Всё дозволено, было бы оно лишь тем, чего не было раньше в поэзии! Одна из сверстниц и соратниц М. Цветаевой того времени, «поэтесса» Хабиас[32]32
Нина Петровна Комарова, псевдоним Хабиас (1892 – ок. 1943), поэтесса-футуристка, с репутацией «Баркова в юбке»; в 1921 г. отсидела два месяца в Бутырке за нецензурные публикации, в 1937 г. арестована и осуждена по обвинению в антисоветской агитации, умерла в ссылке.
[Закрыть] дошла в своем стремлении к «новизне» до того, что декламировала с эстрады столь непристойные стихи, что у специалистов в словотворчестве этого рода, бывших в зале матросов раскрывались рты. Вождем этой банды был идеолог и центральная фигура «серебряного века», поэт с крепко установившимся именем Валерий Брюсов.
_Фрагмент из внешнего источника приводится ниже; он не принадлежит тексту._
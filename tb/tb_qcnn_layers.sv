// tb_qcnn_layers: quantized CNN layers on BiSon-e, with 8-, 4- and 2-bit data and weights.
//
// Both layer types reduce to inner products of compressed vectors (element k at bit k*b of
// consecutive 64-bit words), computed with the extend preset of the data width: one bs.set,
// then for each pair of words pre_iter back-to-back bs.ip instructions whose partial results
// the host adds up.
//   * fully-connected layers: y = W x, with W of 12 x 128 weights and at the size of
//     AlexNet's last layer, 1000 x 4096;
//   * convolutional layer lowered with img2col: four 3x3 filters over a 4-channel 6x6 input
//     (no padding, stride 1), each output pixel the inner product of a 36-element patch,
//     zero-padded to whole words, with a filter.
// Every output is compared with a direct multiply-accumulate.
module tb_qcnn_layers;
  import bison_pkg::*;

  logic            clk = 1'b0;
  logic            rst_n;
  logic            in_valid;
  op_e             in_op;
  logic [XLEN-1:0] src1, src2;
  logic            out_valid;
  op_e             out_op;
  logic [XLEN-1:0] ro;

  bison_e_top dut (.*);

  always #5 clk = ~clk;

  int checks = 0, failures = 0;
  logic [XLEN-1:0] res_q[$];

  always @(negedge clk) if (rst_n && out_valid) res_q.push_back(ro);

  initial begin
    repeat (20000000) @(posedge clk);
    failures++;
    $display("FAIL: watchdog expired");
    $display("TB_RESULT checks=%0d failures=%0d", checks, failures);
    $finish;
  end

  task automatic issue(input op_e op, input logic [XLEN-1:0] a, input logic [XLEN-1:0] b);
    @(negedge clk);
    in_valid = 1'b1;
    in_op    = op;
    src1     = a;
    src2     = b;
  endtask

  function automatic logic [XLEN-1:0] word(input int unsigned e[], input int b, input int w,
                                           input int n_elem);
    logic [XLEN-1:0] r = '0;
    for (int k = 0; k < n_elem; k++)
      if (w * n_elem + k < e.size()) r = r | (XLEN'(e[w*n_elem+k]) << (k * b));
    return r;
  endfunction

  // Inner product of two equally long vectors on BiSon-e (configuration already set).
  task automatic bs_ip(input cfg_t c, input int unsigned x[], input int unsigned y[],
                       output longint unsigned ip);
    int words = (x.size() + int'(c.n_elem) - 1) / int'(c.n_elem);
    ip = 0;
    for (int w = 0; w < words; w++)
      for (int j = 0; j < int'(c.pre_iter); j++)
        issue(OP_IP, word(x, c.b1, w, c.n_elem), word(y, c.b2, w, c.n_elem));
    @(negedge clk);
    in_valid = 1'b0;
    wait (res_q.size() == words * int'(c.pre_iter));
    while (res_q.size() != 0) ip += res_q.pop_front();
  endtask

  task automatic fc_layer(input int b, input int R, input int C);
    cfg_t c = extend_preset(b);
    int unsigned x[], wrow[];
    x = new[C];
    wrow = new[C];
    foreach (x[k]) x[k] = $urandom() & ((1 << b) - 1);
    issue(OP_SET, cfg_to_word(c), '0);
    for (int r = 0; r < R; r++) begin
      longint unsigned got, e = 0;
      foreach (wrow[k]) begin
        wrow[k] = $urandom() & ((1 << b) - 1);
        e += longint'(wrow[k]) * longint'(x[k]);
      end
      bs_ip(c, wrow, x, got);
      checks++;
      if (got != e) begin
        failures++;
        $display("FAIL FC %0d-bit row %0d: %0d expected %0d", b, r, got, e);
      end
    end
  endtask

  task automatic conv_layer(input int b);
    localparam int CH = 4, H = 6, K = 3, F = 4, OH = H - K + 1, P = CH * K * K;
    cfg_t c = extend_preset(b);
    int unsigned img[CH][H][H];
    int unsigned flt[F][], patch[];
    int padded = ((P + int'(c.n_elem) - 1) / int'(c.n_elem)) * int'(c.n_elem);
    foreach (img[ch, y, x]) img[ch][y][x] = $urandom() & ((1 << b) - 1);
    for (int f = 0; f < F; f++) begin
      flt[f] = new[padded];
      foreach (flt[f][k]) flt[f][k] = (k < P) ? ($urandom() & ((1 << b) - 1)) : 0;
    end
    patch = new[padded];
    issue(OP_SET, cfg_to_word(c), '0);
    for (int oy = 0; oy < OH; oy++)
      for (int ox = 0; ox < OH; ox++) begin
        foreach (patch[k]) patch[k] = 0;
        for (int ch = 0; ch < CH; ch++)
          for (int ky = 0; ky < K; ky++)
            for (int kx = 0; kx < K; kx++)
              patch[(ch * K + ky) * K + kx] = img[ch][oy+ky][ox+kx];
        for (int f = 0; f < F; f++) begin
          longint unsigned got, e = 0;
          for (int ch = 0; ch < CH; ch++)
            for (int ky = 0; ky < K; ky++)
              for (int kx = 0; kx < K; kx++)
                e += longint'(img[ch][oy+ky][ox+kx]) * longint'(flt[f][(ch * K + ky) * K + kx]);
          bs_ip(c, patch, flt[f], got);
          checks++;
          if (got != e) begin
            failures++;
            $display("FAIL conv %0d-bit (%0d,%0d) filter %0d: %0d expected %0d", b, oy, ox,
                     f, got, e);
          end
        end
      end
  endtask

  initial begin
    rst_n    = 1'b0;
    in_valid = 1'b0;
    in_op    = OP_SET;
    src1     = '0;
    src2     = '0;
    repeat (3) @(negedge clk);
    rst_n = 1'b1;
    fc_layer(8, 12, 128);
    fc_layer(4, 12, 128);
    fc_layer(2, 12, 128);
    // the last fully-connected layer of AlexNet: 4096 inputs, 1000 outputs
    fc_layer(8, 1000, 4096);
    fc_layer(4, 1000, 4096);
    fc_layer(2, 1000, 4096);
    conv_layer(8);
    conv_layer(4);
    conv_layer(2);
    $display("TB_RESULT checks=%0d failures=%0d", checks, failures);
    $finish;
  end

endmodule
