// tb_string_match: approximate string matching with don't-care symbols on BiSon-e.
//
// For every letter c of the alphabet the text and the pattern become boolean vectors
// (T_c[i] = text[i]==c, P_c[j] = pattern[j]==c, zero at don't-care positions). The number
// of n_match at text position p is sum_c sum_j T_c[p+j] * P_c[j], i.e. element p+m-1 of
// the linear convolution of T_c with the reversed P_c. BiSon-e computes these convolutions
// ten 1-bit elements at a time (6-bit segments, the 1-bit preset layout) with bs.lc.l /
// bs.lc.h, and the host accumulates all letters into one set of overlap-add registers with
// plain 64-bit additions; the segments stay unextracted until the very end. The mismatch
// count per position (non-don't-care pattern symbols minus n_match) is compared with a
// direct character comparison. Runs with a 4-letter and a 256-letter alphabet.
// The pattern is limited to 63 symbols so that a 6-bit segment cannot overflow.
module tb_string_match;
  import bison_pkg::*;

  localparam int IC = 7, CW = 9;

  logic            clk = 1'b0;
  logic            rst_n;
  logic            in_valid;
  op_e             in_op;
  logic [XLEN-1:0] src1, src2;
  logic            out_valid;
  op_e             out_op;
  logic [XLEN-1:0] ro;

  bison_e_top dut (.*);

  always #5 clk = ~clk;

  int checks = 0, failures = 0;
  int n_instr = 0;
  int              dst_q[$];  // overlap-add register each outstanding result goes to
  logic [XLEN-1:0] ova[];

  always @(negedge clk)
    if (rst_n && out_valid) begin
      automatic int d = dst_q.pop_front();
      ova[d] += ro;
    end

  initial begin
    repeat (50000000) @(posedge clk);
    failures++;
    $display("FAIL: watchdog expired");
    $display("TB_RESULT checks=%0d failures=%0d", checks, failures);
    $finish;
  end

  task automatic issue(input op_e op, input logic [XLEN-1:0] a, input logic [XLEN-1:0] b);
    @(negedge clk);
    in_valid = 1'b1;
    in_op    = op;
    src1     = a;
    src2     = b;
    if (op != OP_SET) n_instr++;
  endtask

  task automatic run(input int alpha, input int tlen, input int plen);
    int text[], pat[];
    int nt, np, nout, dc_pos = 0;
    text = new[tlen];
    pat  = new[plen];
    foreach (text[i]) text[i] = $urandom_range(0, alpha - 1);
    // pattern: copied from the text with a few substitutions and don't cares (-1)
    foreach (pat[j]) begin
      pat[j] = text[tlen / 3 + j];
      if ($urandom_range(0, 9) == 0) pat[j] = $urandom_range(0, alpha - 1);
      if ($urandom_range(0, 9) == 0) begin pat[j] = -1; dc_pos++; end
    end
    nt   = (tlen + IC - 1) / IC;
    np   = (plen + IC - 1) / IC;
    nout = nt + np + 1;
    ova  = new[nout];
    foreach (ova[k]) ova[k] = '0;
    n_instr = 0;
    issue(OP_SET, cfg_to_word(make_cfg(1, 1, IC, CW, IC, 1, 1)), '0);
    for (int c = 0; c < alpha; c++) begin
      for (int i = 0; i < nt; i++)
        for (int j = 0; j < np; j++) begin
          logic [XLEN-1:0] a = '0, b = '0;
          for (int k = 0; k < IC; k++) begin
            if (i*IC + k < tlen) a[k] = (text[i*IC+k] == c);
            // reversed pattern: element k of cluster j is pat[plen-1-(j*IC+k)]
            if (j*IC + k < plen) b[k] = (pat[plen-1-(j*IC+k)] == c);
          end
          if (a != 0 && b != 0) begin  // all-zero clusters contribute nothing
            issue(OP_LCL, a, b);
            dst_q.push_back(i + j);
            issue(OP_LCH, a, b);
            dst_q.push_back(i + j + 1);
          end
        end
    end
    @(negedge clk);
    in_valid = 1'b0;
    wait (dst_q.size() == 0);
    @(negedge clk);
    for (int p = 0; p + plen <= tlen; p++) begin
      int k = p + plen - 1, n_match, mism = 0;
      logic [XLEN-1:0] r = ova[k / IC];
      n_match = int'((r >> ((k % IC) * CW)) & 64'h1FF);
      foreach (pat[j]) if (pat[j] >= 0 && pat[j] != text[p+j]) mism++;
      checks++;
      if (plen - dc_pos - n_match != mism) begin
        failures++;
        $display("FAIL alphabet %0d position %0d: %0d mismatches, expected %0d", alpha, p,
                 plen - dc_pos - n_match, mism);
      end
    end
    $display("alphabet %0d, text %0d, pattern %0d: %0d BiSon-e instructions", alpha, tlen,
             plen, n_instr);
  endtask

  initial begin
    rst_n    = 1'b0;
    in_valid = 1'b0;
    in_op    = OP_SET;
    src1     = '0;
    src2     = '0;
    repeat (3) @(negedge clk);
    rst_n = 1'b1;
    run(4, 4096, 256);
    run(256, 4096, 256);
    run(4, 131072, 256);
    run(256, 131072, 256);
    $display("TB_RESULT checks=%0d failures=%0d", checks, failures);
    $finish;
  end

endmodule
Но до грубых крайностей «новизны» М. Цветаева не доходила. Она была слишком изыскана и эстетически воспитана для того, чтобы настолько снизиться, а кроме того, слишком ценила себя и, что главное, любовалась собою. Любовалась постоянно, беспрерывно, как любуется и в своей книге «Проза». В этой книге Марина Цветаева описывает свои встречи и разговоры с некоторыми действительно выдающимися представителями творческой русской интеллигенции того времени, но девять десятых этих описаний она берет себе, своему отражению в измышленном ею же зеркале, оставляя своим партнерам лишь одну десятую, характеризуя их не самих по себе, но их отношение к ней.
Однако одно самолюбование никого удовлетворить не может, особенно молодую талантливую женщину, стремящуюся к широкой известности. Эта неудовлетворенность постигла и Марину Цветаеву в последующие годы, когда пафос революции сменился ее серыми буднями, а толпы жаждущих новизны поэтиков были вместе с их эстрадами сметены вступившей в свои права социалистической принудиловкой. Поэт, какого бы калибра он ни был, должен был или стать на службу коммунистической пропаганды или кануть в безвестность, а то и того хуже – в концлагерь, как Клюев, или в петлю, как Есенин.
Марине Цветаевой посчастливилось: она попала в эмиграцию, где, несмотря на все бытовые тяготы российского рассеяния, творческое развитие было относительно свободно и во всяком случае свободно для последышей «серебряного века», к числу которых принадлежало большинство поэтов эмиграции. Здесь Марина Цветаева снова обрела некоторую почву, но как далека была эта почва от подлинной русской почвы, питавшей беспримерную и своей красоте, глубине и силе пушкинскую линию русских поэтов, певцов ясного чувства и ясной мысли, выраженных в их, ясным ритмом построенных, столь же ясных словесных сочетаниях. Оставаясь самой собой, Марина Цветаева и в поэзию эмиграции принесла тот же свой вывих. Он же – и в ее прозе: вывих синтаксиса и построения фразы, вывих морфологического строения слова, вывих мысли, питающей это слово, вывих чувства, его породившего.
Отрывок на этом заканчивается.